DIRECTIONS FOR THIS TASK :: Please transcribe the data exactly, with nothing left out.

Collected data
___

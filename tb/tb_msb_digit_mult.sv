// tb_msb_digit_mult: exhaustive self-checking test of the MSS digit multiplier.
// The digits of all 8 x 8 bit-triple pairs are formed in the testbench and the 4-bit
// signed product must equal the product of the digit values.
module tb_msb_digit_mult;
  import hylo_pkg::*;

  int checks = 0, failures = 0;
  logic clk = 1'b0;
  always #5 clk = ~clk;

  booth_digit_t      dx, dy;
  logic signed [3:0] p;

  msb_digit_mult dut (.dx(dx), .dy(dy), .p(p));

  initial begin : watchdog
    repeat (1000) @(posedge clk);
    failures++;
    $display("TB_RESULT checks=%0d failures=%0d", checks, failures);
    $finish;
  end

  function automatic booth_digit_t mk(input logic [2:0] t, output int v);
    booth_digit_t r;
    v = -2 * int'(t[2]) + int'(t[1]) + int'(t[0]);
    r.neg = t[2];
    r.one = (v == 1 || v == -1);
    r.two = (v == 2 || v == -2);
    return r;
  endfunction

  initial begin
    int vx, vy;
    for (int tx = 0; tx < 8; tx++) begin
      for (int ty = 0; ty < 8; ty++) begin
        @(negedge clk);
        dx = mk(3'(tx), vx);
        dy = mk(3'(ty), vy);
        #1;
        checks++;
        if (int'(p) != vx * vy) begin
          failures++;
          $display("FAIL %0d * %0d -> %0d", vx, vy, p);
        end
      end
    end
    $display("TB_RESULT checks=%0d failures=%0d", checks, failures);
    $finish;
  end
endmodule
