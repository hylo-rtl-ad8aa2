// priority_encoder: binary encoder for the leading-one detector's one-hot output.
//
// For a one-hot input with bit k set it returns k, i.e. the characteristic
// k = floor(log2 |X0|) of the HYLO log stage; `valid` is 0 when no bit is set (operand
// zero) and k is then 0. Each output bit is the OR of the input bits whose index has that
// bit set, which is exact for a one-hot input (the leading-one detector guarantees it).
// The role follows the scheme; the OR-plane circuit is this design's choice.
//
// Interface: onehot (W bits) -> k ($clog2(W) bits), valid.
// Timing: purely combinational.
module priority_encoder #(
  parameter int unsigned W  = 14,
  parameter int unsigned KW = (W > 1) ? $clog2(W) : 1
) (
  input  logic [W-1:0]  onehot,
  output logic [KW-1:0] k,
  output logic          valid
);

  always_comb begin
    k = '0;
    for (int i = 0; i < W; i++) begin
      if (onehot[i]) k = k | KW'(i);
    end
    valid = |onehot;
  end

endmodule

___

ANSWER AREA ::
filename tb/tb_msb_digit_mult.sv
// tb_msb_digit_mult: exhaustive self-checking test of the MSS digit multiplier.
// The digits of all 8 x 8 bit-triple pairs are formed in the testbench and the 4-bit
// signed product must equal the product of the digit values.
module tb_msb_digit_mult;
  import hylo_pkg::*;

  int checks = 0, failures = 0;
  logic clk = 1'b0;
  always #5 clk = ~clk;

  booth_digit_t      dx, dy;
  logic signed [3:0] p;

  msb_digit_mult dut (.dx(dx), .dy(dy), .p(p));

  initial begin : watchdog
    repeat (1000) @(posedge clk);
    failures++;
    $display("TB_RESULT checks=%0d failures=%0d", checks, failures);
    $finish;
  end

  function automatic booth_digit_t mk(input logic [2:0] t, output int v);
    booth_digit_t r;
    v = -2 * int'(t[2]) + int'(t[1]) + int'(t[0]);
    r.neg = t[2];
    r.one = (v == 1 || v == -1);
    r.two = (v == 2 || v == -2);
    return r;
  endfunction

  initial begin
    int vx, vy;
    for (int tx = 0; tx < 8; tx++) begin
      for (int ty = 0; ty < 8; ty++) begin
        @(negedge clk);
        dx = mk(3'(tx), vx);
        dy = mk(3'(ty), vy);
        #1;
        checks++;
        if (int'(p) != vx * vy) begin
          failures++;
          $display("FAIL %0d * %0d -> %0d", vx, vy, p);
        end
      end
    end
    $display("TB_RESULT checks=%0d failures=%0d", checks, failures);
    $finish;
  end
endmodule
repository hylo-rtl-ad8aa2
// priority_encoder: binary encoder for the leading-one detector's one-hot output.
//
// For a one-hot input with bit k set it returns k, i.e. the characteristic
// k = floor(log2 |X0|) of the HYLO log stage; `valid` is 0 when no bit is set (operand
// zero) and k is then 0. Each output bit is the OR of the input bits whose index has that
// bit set, which is exact for a one-hot input (the leading-one detector guarantees it).
// The role follows the scheme; the OR-plane circuit is this design's choice.
//
// Interface: onehot (W bits) -> k ($clog2(W) bits), valid.
// Timing: purely combinational.
module priority_encoder #(
  parameter int unsigned W  = 14,
  parameter int unsigned KW = (W > 1) ? $clog2(W) : 1
) (
  input  logic [W-1:0]  onehot,
  output logic [KW-1:0] k,
  output logic          valid
);

  always_comb begin
    k = '0;
    for (int i = 0; i < W; i++) begin
      if (onehot[i]) k = k | KW'(i);
    end
    valid = |onehot;
  end

endmodule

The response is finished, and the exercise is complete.